── Exercise data

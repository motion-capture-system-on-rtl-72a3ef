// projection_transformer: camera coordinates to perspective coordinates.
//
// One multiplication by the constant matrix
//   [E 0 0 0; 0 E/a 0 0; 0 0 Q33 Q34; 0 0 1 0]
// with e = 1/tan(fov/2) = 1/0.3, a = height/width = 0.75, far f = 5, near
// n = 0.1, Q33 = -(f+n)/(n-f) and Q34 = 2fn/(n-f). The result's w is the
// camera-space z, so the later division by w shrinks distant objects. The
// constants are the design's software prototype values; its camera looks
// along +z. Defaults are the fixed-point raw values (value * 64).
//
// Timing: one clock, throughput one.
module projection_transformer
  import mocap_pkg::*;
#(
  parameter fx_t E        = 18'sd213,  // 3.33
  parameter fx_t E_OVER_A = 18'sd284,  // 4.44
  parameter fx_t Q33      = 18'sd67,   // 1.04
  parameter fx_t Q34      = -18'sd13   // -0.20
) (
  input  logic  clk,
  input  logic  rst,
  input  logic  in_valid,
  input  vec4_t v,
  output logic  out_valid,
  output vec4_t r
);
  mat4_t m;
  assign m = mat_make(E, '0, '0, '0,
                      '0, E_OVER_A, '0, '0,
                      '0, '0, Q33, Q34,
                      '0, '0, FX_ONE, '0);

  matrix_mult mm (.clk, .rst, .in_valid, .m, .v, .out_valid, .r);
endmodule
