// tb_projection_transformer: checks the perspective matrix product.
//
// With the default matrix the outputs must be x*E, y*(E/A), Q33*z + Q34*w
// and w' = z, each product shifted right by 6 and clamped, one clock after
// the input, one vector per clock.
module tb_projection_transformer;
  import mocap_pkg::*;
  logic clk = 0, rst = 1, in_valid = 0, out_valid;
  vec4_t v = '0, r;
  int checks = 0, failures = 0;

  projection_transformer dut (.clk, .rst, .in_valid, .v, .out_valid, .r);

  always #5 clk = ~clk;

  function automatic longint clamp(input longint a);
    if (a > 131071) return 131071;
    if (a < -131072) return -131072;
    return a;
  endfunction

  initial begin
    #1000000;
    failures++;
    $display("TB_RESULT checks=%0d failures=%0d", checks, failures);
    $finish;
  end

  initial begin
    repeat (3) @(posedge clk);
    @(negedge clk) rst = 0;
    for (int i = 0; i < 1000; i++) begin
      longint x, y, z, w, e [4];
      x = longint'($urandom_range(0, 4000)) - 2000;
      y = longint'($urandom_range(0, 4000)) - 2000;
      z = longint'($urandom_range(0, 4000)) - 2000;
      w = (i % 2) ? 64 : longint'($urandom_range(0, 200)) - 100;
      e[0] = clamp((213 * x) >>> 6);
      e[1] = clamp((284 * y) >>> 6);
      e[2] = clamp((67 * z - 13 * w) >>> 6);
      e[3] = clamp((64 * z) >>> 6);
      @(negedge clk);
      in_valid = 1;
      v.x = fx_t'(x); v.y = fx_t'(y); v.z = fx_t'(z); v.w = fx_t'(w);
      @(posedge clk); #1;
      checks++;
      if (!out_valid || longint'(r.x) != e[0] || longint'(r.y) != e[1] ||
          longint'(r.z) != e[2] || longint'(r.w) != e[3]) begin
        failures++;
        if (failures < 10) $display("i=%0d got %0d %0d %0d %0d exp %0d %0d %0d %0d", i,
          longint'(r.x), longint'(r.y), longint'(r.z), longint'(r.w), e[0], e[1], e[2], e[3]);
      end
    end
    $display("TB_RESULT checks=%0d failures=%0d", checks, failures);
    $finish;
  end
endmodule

────

[Work instruction] Take the entries above and repeat them. Alter nothing.

[Response area]
repository motion-capture-system-on-rtl-72a3ef
// projection_transformer: camera coordinates to perspective coordinates.
//
// One multiplication by the constant matrix
//   [E 0 0 0; 0 E/a 0 0; 0 0 Q33 Q34; 0 0 1 0]
// with e = 1/tan(fov/2) = 1/0.3, a = height/width = 0.75, far f = 5, near
// n = 0.1, Q33 = -(f+n)/(n-f) and Q34 = 2fn/(n-f). The result's w is the
// camera-space z, so the later division by w shrinks distant objects. The
// constants are the design's software prototype values; its camera looks
// along +z. Defaults are the fixed-point raw values (value * 64).
//
// Timing: one clock, throughput one.
module projection_transformer
  import mocap_pkg::*;
#(
  parameter fx_t E        = 18'sd213,  // 3.33
  parameter fx_t E_OVER_A = 18'sd284,  // 4.44
  parameter fx_t Q33      = 18'sd67,   // 1.04
  parameter fx_t Q34      = -18'sd13   // -0.20
) (
  input  logic  clk,
  input  logic  rst,
  input  logic  in_valid,
  input  vec4_t v,
  output logic  out_valid,
  output vec4_t r
);
  mat4_t m;
  assign m = mat_make(E, '0, '0, '0,
                      '0, E_OVER_A, '0, '0,
                      '0, '0, Q33, Q34,
                      '0, '0, FX_ONE, '0);

  matrix_mult mm (.clk, .rst, .in_valid, .m, .v, .out_valid, .r);
endmodule
// tb_projection_transformer: checks the perspective matrix product.
//
// With the default matrix the outputs must be x*E, y*(E/A), Q33*z + Q34*w
// and w' = z, each product shifted right by 6 and clamped, one clock after
// the input, one vector per clock.
module tb_projection_transformer;
  import mocap_pkg::*;
  logic clk = 0, rst = 1, in_valid = 0, out_valid;
  vec4_t v = '0, r;
  int checks = 0, failures = 0;

  projection_transformer dut (.clk, .rst, .in_valid, .v, .out_valid, .r);

  always #5 clk = ~clk;

  function automatic longint clamp(input longint a);
    if (a > 131071) return 131071;
    if (a < -131072) return -131072;
    return a;
  endfunction

  initial begin
    #1000000;
    failures++;
    $display("TB_RESULT checks=%0d failures=%0d", checks, failures);
    $finish;
  end

  initial begin
    repeat (3) @(posedge clk);
    @(negedge clk) rst = 0;
    for (int i = 0; i < 1000; i++) begin
      longint x, y, z, w, e [4];
      x = longint'($urandom_range(0, 4000)) - 2000;
      y = longint'($urandom_range(0, 4000)) - 2000;
      z = longint'($urandom_range(0, 4000)) - 2000;
      w = (i % 2) ? 64 : longint'($urandom_range(0, 200)) - 100;
      e[0] = clamp((213 * x) >>> 6);
      e[1] = clamp((284 * y) >>> 6);
      e[2] = clamp((67 * z - 13 * w) >>> 6);
      e[3] = clamp((64 * z) >>> 6);
      @(negedge clk);
      in_valid = 1;
      v.x = fx_t'(x); v.y = fx_t'(y); v.z = fx_t'(z); v.w = fx_t'(w);
      @(posedge clk); #1;
      checks++;
      if (!out_valid || longint'(r.x) != e[0] || longint'(r.y) != e[1] ||
          longint'(r.z) != e[2] || longint'(r.w) != e[3]) begin
        failures++;
        if (failures < 10) $display("i=%0d got %0d %0d %0d %0d exp %0d %0d %0d %0d", i,
          longint'(r.x), longint'(r.y), longint'(r.z), longint'(r.w), e[0], e[1], e[2], e[3]);
      end
    end
    $display("TB_RESULT checks=%0d failures=%0d", checks, failures);
    $finish;
  end
endmodule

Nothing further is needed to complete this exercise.